## Task prompt
When a line in the entries contains the word "master", copy that line in full.

## Data for this task
// End-to-end testbench of the case-study system, at the default sizes.
//
// A behavioural processor (cpu_model) is clocked by the system's processor
// clock and runs the demonstration program: it prints "HELLO\r\n" over the
// UART and turns a received key '0'..'3' into a PMU command that sets its
// own domain to that frequency level. The bench plays the terminal on the
// other end of the serial line: it decodes uart_txd with the nominal bit
// time (104 UART cycles of 4 master cycles each) and types keys on
// uart_rxd. It checks
//   * the text arrives intact, character by character;
//   * the character interval is the program's delay loop in processor
//     cycles, so it shrinks four times when the processor domain goes from
//     12 MHz to 48 MHz (the visible speed-up of the demonstration);
//   * keys reach the processor through the receive synchronizer, commands
//     reach the PMU through the PMU synchronizer, and the processor clock
//     then runs at 48 MHz, 1.2 kHz, 12 MHz or stops, with the expected
//     period in master cycles;
//   * a key that is not a command changes nothing;
//   * power modes switch all domains at once, revive the stopped processor
//     domain and gate the unused third domain.
// Each mechanism is counted; one that never happened is a failure.
// The scenario follows the original demonstration (text printed while a key
// changes the processor clock); the key sequence and the power-mode steps
// are this bench's own. The top runs with all its defaults.
module dpm_system_tb;
  import dpm_pkg::*;

  localparam int unsigned BIT_CYC = 104 * 4;   // master cycles per bit at 12 MHz UART
  localparam int unsigned DELAY   = 4200;
  localparam longint      SPACE_12 = 64'(DELAY + 1) * 64'd4;   // char spacing, processor at 12 MHz
  localparam longint      SPACE_48 = 64'(DELAY + 1);           // char spacing, processor at 48 MHz

  logic       clock = 1'b0, rst_n = 1'b1;
  initial #1 rst_n = 1'b0;   // a falling edge, so the asynchronous resets act
  logic [1:0] power_mode = 2'd0;
  logic       uart_rxd = 1'b1;
  logic       uart_txd;
  logic       cpu_clk;
  logic [7:0] cpu_data_out, cpu_data_in;
  logic       cpu_tx_valid, cpu_pmu_changer, cpu_rx_full;
  logic       cpu_tx_busy, cpu_pmu_busy;
  logic       clock_pd3;
  level_e [NUM_DOMAINS-1:0] level_pd;
  logic       uart_tx_busy, rx_event_busy;
  int         chars_sent, keys_seen, pmu_commands;
  logic [7:0] last_key;

  int checks = 0, failures = 0;
  longint cycle = 0;

  always #10 clock = ~clock;
  always @(posedge clock) cycle++;

  dpm_system dut (.*);

  cpu_model #(.DELAY(DELAY)) u_cpu (
    .clk         (cpu_clk),
    .rst_n       (rst_n),
    .data_in     (cpu_data_in),
    .rx_full     (cpu_rx_full),
    .tx_busy     (cpu_tx_busy),
    .pmu_busy    (cpu_pmu_busy),
    .data_out    (cpu_data_out),
    .tx_valid    (cpu_tx_valid),
    .pmu_changer (cpu_pmu_changer),
    .chars_sent  (chars_sent),
    .keys_seen   (keys_seen),
    .pmu_commands(pmu_commands),
    .last_key    (last_key)
  );

  task automatic check(input bit cond, input string what);
    checks++;
    if (!cond) begin failures++; $display("FAIL: %s", what); end
  endtask

  // ---------------- mechanism counters ----------------
  int n_tx_chars = 0, n_keys = 0, n_pmu_cs = 0, n_mode_switch = 0;
  int n_tx_sync_busy = 0, n_pmu_sync_busy = 0, n_rx_sync_busy = 0;
  int n_pd3_gated = 0, n_ignored_key = 0;
  int n_level [4] = '{0, 0, 0, 0};           // pd2 periods measured at each level

  always @(posedge clock) begin
    if (dut.pmu_cs) n_pmu_cs++;
    if (cpu_tx_busy && cpu_clk) n_tx_sync_busy++;
    if (cpu_pmu_busy && cpu_clk) n_pmu_sync_busy++;
    if (rx_event_busy) n_rx_sync_busy++;
  end

  // ---------------- terminal: serial decoder ----------------
  logic [7:0] rx_chars [$];
  longint     rx_times [$];

  initial begin
    forever begin
      logic [7:0] b;
      longint t0;
      @(negedge uart_txd);
      if (!rst_n) continue;
      t0 = cycle;
      repeat (BIT_CYC / 2) @(posedge clock);
      if (uart_txd) continue;
      for (int i = 0; i < 8; i++) begin
        repeat (BIT_CYC) @(posedge clock);
        b[i] = uart_txd;
      end
      repeat (BIT_CYC) @(posedge clock);
      if (uart_txd) begin
        rx_chars.push_back(b);
        rx_times.push_back(t0);
        n_tx_chars++;
      end
    end
  end

  // ---------------- terminal: typing a key ----------------
  task automatic type_key(input logic [7:0] k);
    logic [9:0] frame;
    frame = {1'b1, k, 1'b0};
    for (int i = 0; i < 10; i++) begin
      uart_rxd = frame[i];
      repeat (BIT_CYC) @(posedge clock);
    end
    uart_rxd = 1'b1;
  endtask

  // Wait until cond-like event: the processor has counted one more key.
  task automatic wait_key(input int n0, input longint limit);
    longint t;
    t = 0;
    while (keys_seen == n0 && t < limit) begin @(posedge clock); t++; end
    check(keys_seen == n0 + 1, "key reached the processor");
    if (keys_seen == n0 + 1) n_keys++;
  endtask

  // Measure the processor clock period in master cycles (0 = no edge seen).
  task automatic cpu_period(output longint p, input longint limit);
    longint t0, waited;
    waited = 0;
    @(posedge clock);
    while (!cpu_clk && waited < limit) begin @(posedge clock); waited++; end
    if (waited >= limit) begin p = 0; return; end
    t0 = cycle;
    @(posedge clock); waited = 0;
    while (!cpu_clk && waited < limit) begin @(posedge clock); waited++; end
    p = (waited >= limit) ? 0 : cycle - t0;
  endtask

  task automatic wait_level(input level_e l, input longint limit);
    longint t;
    t = 0;
    while (level_pd[1] != l && t < limit) begin @(posedge clock); t++; end
    check(level_pd[1] == l, $sformatf("pd2 level %0d reached", l));
  endtask

  // Collect n characters and check them against the message and the spacing.
  task automatic check_text(input int n, input longint spacing, input string tag);
    string msg;
    int first;
    msg = "HELLO\r\n";
    rx_chars.delete(); rx_times.delete();
    while (rx_chars.size() < n + 1) @(posedge clock);
    // the first character may have been cut by the phase change
    first = -1;
    for (int i = 0; i < msg.len(); i++) if (msg[i] == rx_chars[1]) first = i;
    check(first >= 0, $sformatf("%s: character %02x belongs to the message", tag, rx_chars[1]));
    for (int k = 1; k <= n; k++) begin
      check(rx_chars[k] == msg[(first + k - 1) % msg.len()],
            $sformatf("%s: char %0d is %02x", tag, k, rx_chars[k]));
      if (k > 1) begin
        longint d;
        d = rx_times[k] - rx_times[k-1];
        check(d >= spacing - 8 && d <= spacing + 8,
              $sformatf("%s: spacing %0d master cycles, expected %0d", tag, d, spacing));
      end
    end
  endtask

  initial begin
    longint p;
    int n0;
    repeat (5) @(posedge clock);
    rst_n = 1'b1;

    // 1. 12 MHz processor: text every DELAY+1 processor cycles = 4 master cycles each
    check(level_pd == {LVL_NORMAL, LVL_NORMAL, LVL_NORMAL}, "reset levels");
    cpu_period(p, 100); check(p == 4, $sformatf("cpu period %0d at 12 MHz", p));
    if (p == 4) n_level[LVL_NORMAL]++;
    check_text(8, SPACE_12, "12 MHz");

    // 2. key '3': processor domain to 48 MHz; text comes four times faster
    n0 = keys_seen;
    type_key("3");
    wait_key(n0, 20000);
    wait_level(LVL_FAST, 1000);
    cpu_period(p, 100); check(p == 1, $sformatf("cpu period %0d at 48 MHz", p));
    if (p == 1) n_level[LVL_FAST]++;
    check_text(8, SPACE_48, "48 MHz");

    // 3. a key that is not a command changes nothing
    n0 = keys_seen;
    type_key("x");
    wait_key(n0, 20000);
    repeat (200) @(posedge clock);
    check(level_pd[1] == LVL_FAST && last_key == "x", "non-command key ignored");
    if (level_pd[1] == LVL_FAST) n_ignored_key++;

    // 4. key '1': 1.2 kHz, one processor cycle per 40000 master cycles
    n0 = keys_seen;
    type_key("1");
    wait_key(n0, 20000);
    wait_level(LVL_SLOW, 1000);
    cpu_period(p, 100000); check(p == 40000, $sformatf("cpu period %0d at 1.2 kHz", p));
    if (p == 40000) n_level[LVL_SLOW]++;

    // 5. key '2' while slow: back to 12 MHz
    n0 = keys_seen;
    type_key("2");
    wait_key(n0, 400000);
    wait_level(LVL_NORMAL, 400000);
    cpu_period(p, 100); check(p == 4, $sformatf("cpu period %0d back at 12 MHz", p));
    check_text(4, SPACE_12, "12 MHz again");

    // 6. key '0': the processor stops its own clock
    n0 = keys_seen;
    type_key("0");
    wait_key(n0, 20000);
    wait_level(LVL_OFF, 1000);
    n0 = chars_sent;
    cpu_period(p, 50000); check(p == 0, "processor clock stopped");
    check(chars_sent == n0, "stopped processor sends nothing");
    if (p == 0) n_level[LVL_OFF]++;

    // 7. power modes: 2 (all 48 MHz) revives it, 1 gates pd2 and pd3, 0 restores
    power_mode = 2'd2; n_mode_switch++;
    repeat (10) @(posedge clock);
    check(level_pd == {LVL_FAST, LVL_FAST, LVL_FAST}, "mode 2 levels");
    cpu_period(p, 100); check(p == 1, "mode 2 processor at 48 MHz");
    power_mode = 2'd1; n_mode_switch++;
    repeat (10) @(posedge clock);
    check(level_pd == {LVL_OFF, LVL_OFF, LVL_NORMAL}, "mode 1 levels");
    begin
      int e3;
      e3 = 0;
      repeat (1000) @(posedge clock) if (clock_pd3) e3++;
      check(e3 == 0, "pd3 gated in mode 1");
      if (e3 == 0) n_pd3_gated++;
    end
    power_mode = 2'd0; n_mode_switch++;
    repeat (10) @(posedge clock);
    check(level_pd == {LVL_NORMAL, LVL_NORMAL, LVL_NORMAL}, "mode 0 levels");
    check_text(4, SPACE_12, "after modes");

    // mechanism coverage
    check(n_tx_chars > 0,       "mechanism: text sent through sync_tx and UART");
    check(n_keys >= 5,          "mechanism: keys through UART and sync_rx");
    check(n_pmu_cs >= 4,        "mechanism: PMU commands through sync_pmu");
    check(n_level[LVL_FAST] > 0 && n_level[LVL_NORMAL] > 0 && n_level[LVL_SLOW] > 0,
          "mechanism: frequency scaling to 48 MHz, 12 MHz, 1.2 kHz");
    check(n_level[LVL_OFF] > 0, "mechanism: clock gating of the processor domain");
    check(n_mode_switch >= 3,   "mechanism: power-mode switches");
    check(n_pd3_gated > 0,      "mechanism: third domain gated");
    check(n_ignored_key > 0,    "mechanism: non-command key");
    check(n_tx_sync_busy > 0 && n_pmu_sync_busy > 0 && n_rx_sync_busy > 0,
          "mechanism: synchronizers busy during transfers");
    $display("mechanisms: chars=%0d keys=%0d pmu_cs=%0d mode_switches=%0d levels(off,slow,normal,fast)=%0d,%0d,%0d,%0d",
             n_tx_chars, n_keys, n_pmu_cs, n_mode_switch,
             n_level[0], n_level[1], n_level[2], n_level[3]);
    $display("TB_RESULT checks=%0d failures=%0d", checks, failures);
    $finish;
  end

  initial begin
    repeat (3_000_000) @(posedge clock);
    failures++;
    $display("FAIL: watchdog");
    $display("TB_RESULT checks=%0d failures=%0d", checks, failures);
    $finish;
  end

endmodule
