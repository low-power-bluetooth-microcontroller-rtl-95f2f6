// Latch-based clock gate.
//
// A level-sensitive latch, transparent while clk is low, holds the enable;
// an AND gate combines the held enable with clk. Because the latch is closed
// while clk is high, a change of en during the high phase cannot cut or
// stretch a clock pulse: gclk only ever carries whole pulses of clk.
// en must be stable before the rising edge of clk, as it is when it comes
// from flip-flops on the same clock. The latch and AND structure is the one
// the design calls for; the module has no test-mode override, which the
// design does not mention. The latch reported by lint is this intended
// latch and stands.
//
// Ports: clk (free-running clock), en (gate enable, 1 = clock runs),
//        gclk (gated clock).
module clock_gate (
  input  logic clk,
  input  logic en,
  output logic gclk
);
  logic en_latched;

  always_latch begin
    if (!clk) en_latched = en;
  end

  assign gclk = clk & en_latched;
endmodule
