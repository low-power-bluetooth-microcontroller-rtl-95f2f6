// Self-checking testbench for the latch-based clock gate.
// The enable is changed at random both in the low and in the high phase of
// the clock. For every rising clock edge the gated clock must pulse exactly
// when the enable was 1 at that edge; every gated pulse must start and end
// with a clock edge (no glitch, no shortened pulse) even when the enable
// falls or rises in the middle of the high phase.
`timescale 1ns/1ps
module tb_clock_gate;
  logic clk = 1'b0, en = 1'b0, gclk;
  always #5 clk = ~clk;

  clock_gate dut (.clk, .en, .gclk);

  int checks = 0, failures = 0;
  task automatic check(bit ok, string what);
    checks++;
    if (!ok) begin failures++; $display("FAIL %s (t=%0t)", what, $time); end
  endtask

  int   pulses = 0, expected = 0, high_changes = 0;
  logic en_at_edge = 1'b0;
  realtime t_rise;

  always @(posedge gclk) begin
    pulses++;
    t_rise = $realtime;
    check(clk == 1'b1, "gated pulse starts with the clock");
    check(en_at_edge == 1'b1, "pulse only when enabled at the edge");
  end
  always @(negedge gclk) if (pulses > 0) begin
    check(clk == 1'b0, "gated pulse ends with the clock");
    check($realtime - t_rise == 5.0, "full-width pulse");
  end

  initial begin
    for (int k = 0; k < 400; k++) begin
      #2;                       // low phase
      en = 1'($urandom_range(0, 1));
      en_at_edge = en;
      if (en) expected++;
      #5;                       // high phase: must not glitch
      if ($urandom_range(0, 1)) begin en = ~en; high_changes++; end
      #3;
    end
    check(pulses == expected, $sformatf("%0d gated pulses, exp %0d", pulses, expected));
    check(high_changes > 0 && expected > 0 && expected < 400, "stimulus covered both levels");
    $display("TB_RESULT checks=%0d failures=%0d", checks, failures);
    $finish;
  end
  initial begin
    #100000;
    failures++;
    $display("TB_RESULT checks=%0d failures=%0d", checks, failures);
    $finish;
  end
endmodule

## Result
// time (104 UART cycles of 4 master cycles each) and types keys on
//     period in master cycles;
  localparam int unsigned BIT_CYC = 104 * 4;   // master cycles per bit at 12 MHz UART
  // Measure the processor clock period in master cycles (0 = no edge seen).
              $sformatf("%s: spacing %0d master cycles, expected %0d", tag, d, spacing));
    // 1. 12 MHz processor: text every DELAY+1 processor cycles = 4 master cycles each
    // 4. key '1': 1.2 kHz, one processor cycle per 40000 master cycles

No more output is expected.